ASSIGNMENT -
Lines from the beginning of the data below through the one containing "to OUT_W bits." are to be printed exactly as they appear.

** Opening MATERIAL PROVIDED block **

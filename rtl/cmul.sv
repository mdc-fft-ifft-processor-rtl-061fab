// Complex multiplier for twiddle factors (combinational).
// p = x * w with w given in signed fixed point with TW_FRAC fractional bits.
// The product is computed with four real multiplications and two additions,
// rounded (round-half-up) back by TW_FRAC bits and saturated to OUT_W bits.
// The design description counts three twiddle multipliers per stage; how a
// multiplier is built is not described, so the direct four-multiplier form is
// used here.
module cmul #(
  parameter int unsigned IN_W    = 10,
  parameter int unsigned TW_W    = 12,
  parameter int unsigned TW_FRAC = 10,
  parameter int unsigned OUT_W   = 10
) (
  input  logic signed [IN_W-1:0]  x_re,
  input  logic signed [IN_W-1:0]  x_im,
  input  logic signed [TW_W-1:0]  w_re,
  input  logic signed [TW_W-1:0]  w_im,
  output logic signed [OUT_W-1:0] p_re,
  output logic signed [OUT_W-1:0] p_im
);
  import fft_pkg::*;

  logic signed [31:0] pr, pi;

  always_comb begin
    pr = 32'(x_re) * 32'(w_re) - 32'(x_im) * 32'(w_im);
    pi = 32'(x_re) * 32'(w_im) + 32'(x_im) * 32'(w_re);
    p_re = OUT_W'(rnd_sat(pr, TW_FRAC, OUT_W));
    p_im = OUT_W'(rnd_sat(pi, TW_FRAC, OUT_W));
  end

endmodule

** Closing MATERIAL PROVIDED block **

RESPONSE -
filename rtl/cmul.sv
repository mdc-fft-ifft-processor-rtl-061fab
// Complex multiplier for twiddle factors (combinational).
// p = x * w with w given in signed fixed point with TW_FRAC fractional bits.
// The product is computed with four real multiplications and two additions,
// rounded (round-half-up) back by TW_FRAC bits and saturated to OUT_W bits.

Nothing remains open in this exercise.